The only thing is; I was unable to order them in the order in which they appeared to have the most tracks, it resorted back to their appearances in the dataframe when creating the histograms.
spotify_top_10 = spotify[spotify['artist_name'].isin(top_10_artists)]
spotify_top_10
(
sns.FacetGrid(
data = spotify_top_10,
col = 'artist_name',
hue = 'artist_name'
)
.map(sns.histplot, 'pos')
)
Keeping in mind the ACTUAL order of the artists: ‘Drake’, ‘Kanye West’, ‘Kendrick Lamar’, ‘Rihanna’, ‘The Weeknd’, ‘Future’, ‘Eminem’, ‘Lil Uzi Vert’, ‘Ed Sheeran’, ‘The Chainsmokers’

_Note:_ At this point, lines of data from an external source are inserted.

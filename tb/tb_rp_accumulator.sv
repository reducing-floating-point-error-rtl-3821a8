// tb_rp_accumulator: end-to-end test of the residue-preserving summation
// unit. A stream of operands is fed with random gaps in x_valid; after each
// transfer the registered S and R are compared bit for bit with a model of
// the recurrence U = R + X, S = S + U, R = residue(S + U) built on
// fp_ref_pkg. It checks the timing (S/R change two edges after the
// transfer, one value per two cycles at full rate), back-pressure, clear,
// and counts the mechanisms the unit has: a rounded-up sum (negative
// residue relative to S), a rounded-down sum with a non-zero residue, the
// far pass-through in Step 3, a subnormal residue, a special value, clear,
// and a stall; each must occur at least once.
module tb_rp_accumulator;
  import fpadd_pkg::*;
  import fp_ref_pkg::*;

  logic clk = 0, rst_n = 0, clear = 0, x_valid = 0, x_ready, busy;
  fp32_t x_data, sum, residue;
  logic [31:0] count;
  int checks = 0, failures = 0;
  int n_up = 0, n_down = 0, n_far = 0, n_sub = 0, n_spec = 0, n_clear = 0, n_stall = 0, n_bp = 0;
  logic [31:0] ms = 0, mr = 0, mcount = 0;
  longint cyc = 0;

  rp_accumulator dut (.clk, .rst_n, .clear, .x_valid, .x_ready, .x_data,
                      .sum, .residue, .count, .busy);

  always #5 clk = ~clk;
  always @(posedge clk) begin
    cyc <= cyc + 1;
    if (x_valid && !x_ready) n_bp++;
  end

  initial begin
    repeat (2000000) @(posedge clk);
    failures++;
    $display("TB_RESULT checks=%0d failures=%0d", checks, failures); $finish;
  end

  task automatic check(input string what, input logic ok);
    checks++;
    if (!ok) begin
      failures++;
      if (failures < 10) $display("FAIL %s at cycle %0d: S=%h/%h R=%h/%h count=%0d/%0d",
                                  what, cyc, sum, ms, residue, mr, count, mcount);
    end
  endtask

  // Model of one step of the recurrence.
  task automatic model_step(input logic [31:0] xv);
    logic [31:0] u, s_old;
    u     = ref_sum(mr, xv);
    s_old = ms;
    ms    = ref_sum(s_old, u);
    mr    = ref_residue(s_old, u);
    mcount++;
    if (!is_special(s_old) && !is_special(u) && s_old[30:0] != 0 && u[30:0] != 0 &&
        (s_old[30:23] > u[30:23] ? s_old[30:23] - u[30:23] : u[30:23] - s_old[30:23]) >= 26) n_far++;
    if (mr != 0 && mr[31] != ms[31]) n_up++;
    if (mr != 0 && mr[31] == ms[31]) n_down++;
    if (mr[30:23] == 0 && mr[22:0] != 0) n_sub++;
    if (is_special(ms)) n_spec++;
  endtask

  task automatic send(input logic [31:0] xv, input int gap);
    longint t0;
    repeat (gap) begin
      @(negedge clk);
      x_valid = 0;
      n_stall++;
    end
    @(negedge clk);
    x_valid = 1;
    x_data  = xv;
    @(posedge clk);
    while (!x_ready) @(posedge clk);
    model_step(xv);
    #1;
    t0 = cyc;
    check("busy after transfer", busy && !x_ready);
    @(posedge clk);
    #1;
    check("result two edges after transfer", sum == ms && residue == mr && count == mcount && !busy);
    check("latency", cyc - t0 == 1);
  endtask

  function automatic logic [31:0] pick(input int i);
    logic [31:0] v;
    v = $urandom;
    case (i % 8)
      0, 1, 2: v[30:23] = 8'($urandom_range(118, 130));   // typical data
      3: v[30:23] = 8'($urandom_range(90, 110));         // small addends
      4: v[30:23] = 8'($urandom_range(0, 3));            // subnormal range
      5: v = ms ^ 32'h8000_0001;                         // cancel the sum
      6: v[30:23] = 8'($urandom_range(1, 254));
      default: v[30:23] = 8'($urandom_range(125, 127));
    endcase
    return v;
  endfunction

  initial begin
    longint t_start;
    x_data = '0;
    repeat (3) @(posedge clk);
    rst_n = 1;
    @(negedge clk);
    check("reset state", sum == 0 && residue == 0 && count == 0 && x_ready);

    // Tiny operands: sums and residues near the subnormal range.
    for (int i = 0; i < 2000; i++) begin
      logic [31:0] v;
      v = $urandom;
      v[30:23] = 8'($urandom_range(0, 30));
      send(v, 0);
    end

    // Mixed stream with gaps.
    for (int i = 0; i < 20000; i++) begin
      send(pick(i), ($urandom_range(0, 3) == 0) ? $urandom_range(1, 3) : 0);
      if (i % 5000 == 4999) begin
        // Inject an infinity, then clear (Step 1 again).
        send(32'h7F80_0000, 0);
        @(negedge clk);
        x_valid = 0;
        clear = 1;
        @(negedge clk);
        clear = 0;
        ms = 0; mr = 0; mcount = 0;
        n_clear++;
        check("clear", sum == 0 && residue == 0 && count == 0);
      end
    end

    // Full-rate throughput: x_valid held high, one value every two cycles.
    @(negedge clk);
    x_valid = 1;
    x_data = 32'h3DCC_CCCD;   // 0.1
    @(posedge clk);
    while (!x_ready) @(posedge clk);
    #1;
    t_start = cyc;
    for (int i = 0; i < 1000; i++) begin
      model_step(32'h3DCC_CCCD);
      @(posedge clk);
      @(posedge clk);
    end
    #1;
    x_valid = 0;
    check("full-rate result", sum == ms && residue == mr && count == mcount);
    check("two cycles per value", cyc - t_start == 2000);

    $display("round_up=%0d round_down=%0d far=%0d subnormal=%0d special=%0d clear=%0d stall=%0d backpressure=%0d",
             n_up, n_down, n_far, n_sub, n_spec, n_clear, n_stall, n_bp);
    check("round-up seen", n_up > 0);
    check("round-down seen", n_down > 0);
    check("far pass-through seen", n_far > 0);
    check("subnormal residue seen", n_sub > 0);
    check("special seen", n_spec > 0);
    check("clear seen", n_clear > 0);
    check("stall seen", n_stall > 0);
    check("back-pressure seen", n_bp > 0);
    $display("TB_RESULT checks=%0d failures=%0d", checks, failures);
    $finish;
  end
endmodule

Based on these histograms for each artist, there is always a right-skew to the distribution of positions in the playlist they’re in. There appears to be a strong correlation between the start of a playlist and the inclusion of the music of these top 10 artists. This makes sense, since they are popular artists, with the top 10 most tracks appearing in playlists, and are more likely to be recognized and thought of toward the beginning of the creation of a playlist, or added early by an algorithm.